METHODS:NLRP3 inflammasome may serve as a potential target for the development of novel therapeutics for inflammatory bowel diseases. In this study, we found that Libertellenone M (Lib M), a secondary metabolite from the endophytic fungus Phomopsis sp. S12, has anti-inflammatory potential both in vitro and in vivo. Lib M selectively inhibited the expression of proinflammatory cytokine IL-1β and IL-18 in LPS-activated macrophages. The cleavage of pro-caspase 1 was remarkably reduced by Lib M in macrophages stimulated with three NLRP3 inflammasome activators.

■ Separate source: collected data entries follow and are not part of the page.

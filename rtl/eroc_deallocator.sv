// eroc_deallocator: tears down an E-RAID system ("De-allocator").
//
// On a delete request it first, if asked (offload_i), has the iDMA copy the
// E-RAID's contents out to main memory; it then returns the region of every
// copy (x, y and parity, as many as the level uses) to the allocator, one
// region per free request, and finally invalidates the descriptor in the
// configuration memory so the logical SPM number can be reused.
//
// Interface: start_i (one cycle, while idle) with desc_i, idx_i, offload_i.
// dma_start_o / dma_done_i / dma_err_i drive the iDMA (which reads the same
// descriptor through the manager); free_* drive the allocator's free port;
// inv_en_o pulses with inv_idx_o. done_o pulses at the end with err_o set
// when an offloaded word failed its E-RAID check.
// Timing without offload: 2 cycles per copy plus 2.
//
// "Offload to main memory when desired, then free the blocks" follows the
// E-RoC manager description; the sequencing and handshakes are this design's.
module eroc_deallocator
  import eroc_pkg::*;
(
  input  logic                  clk_i,
  input  logic                  rst_ni,
  input  logic                  start_i,
  input  eraid_desc_t           desc_i,
  input  logic [IDX_W-1:0]      idx_i,
  input  logic                  offload_i,
  output logic                  busy_o,
  output logic                  done_o,
  output logic                  err_o,
  // iDMA
  output logic                  dma_start_o,
  input  logic                  dma_done_i,
  input  logic                  dma_err_i,
  // allocator free port
  output logic                  free_start_o,
  output logic [DSP_ID_W-1:0]   free_dsp_o,
  output logic [BLK_W-1:0]      free_base_o,
  output logic [BLK_W-1:0]      free_nblk_o,
  input  logic                  free_done_i,
  // configuration memory
  output logic                  inv_en_o,
  output logic [IDX_W-1:0]      inv_idx_o
);

  typedef enum logic [2:0] {S_IDLE, S_DMA, S_FREE, S_FREE_WAIT, S_INV, S_DONE} state_e;

  state_e       state_q;
  eraid_desc_t  desc_q;
  logic [IDX_W-1:0] idx_q;
  logic [1:0]   copy_q;
  logic         err_q;

  always_ff @(posedge clk_i) begin
    if (!rst_ni) begin
      state_q <= S_IDLE;
      desc_q  <= '0;
      idx_q   <= '0;
      copy_q  <= '0;
      err_q   <= 1'b0;
    end else begin
      case (state_q)
        S_IDLE: if (start_i) begin
          desc_q  <= desc_i;
          idx_q   <= idx_i;
          copy_q  <= '0;
          err_q   <= 1'b0;
          state_q <= offload_i ? S_DMA : S_FREE;
        end
        S_DMA: if (dma_done_i) begin
          err_q   <= dma_err_i;
          state_q <= S_FREE;
        end
        S_FREE: state_q <= S_FREE_WAIT;
        S_FREE_WAIT: if (free_done_i) begin
          copy_q  <= copy_q + 1'b1;
          state_q <= (copy_q + 1'b1 == ncopies(desc_q.level)) ? S_INV : S_FREE;
        end
        S_INV:  state_q <= S_DONE;
        S_DONE: state_q <= S_IDLE;
        default: state_q <= S_IDLE;
      endcase
    end
  end

  assign dma_start_o  = state_q == S_IDLE && start_i && offload_i;
  assign free_start_o = state_q == S_FREE;
  assign free_dsp_o   = desc_q.dsp[copy_q];
  assign free_base_o  = desc_q.base[copy_q];
  assign free_nblk_o  = desc_q.nblk;
  assign inv_en_o     = state_q == S_INV;
  assign inv_idx_o    = idx_q;
  assign done_o       = state_q == S_DONE;
  assign err_o        = err_q;
  assign busy_o       = state_q != S_IDLE;

endmodule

Administering Lib M attenuated dextran sulfate sodium-induced experimental acute colitis in mice and significantly reduced the production of these cytokines and cleaved caspase 1 in colon tissues. Apart from inhibition of NLRP3 inflammasome assembly, Lib M also suppressed NF-κB nuclear translocation in macrophages. Taken together, these findings suggest that Lib M-mediated inhibition of NLRP3 inflammasome activation could protect against colitis-like inflammatory diseases, and that this compound derived from a plant-associated fungus might inspire the exploration of novel immunosuppressive agents.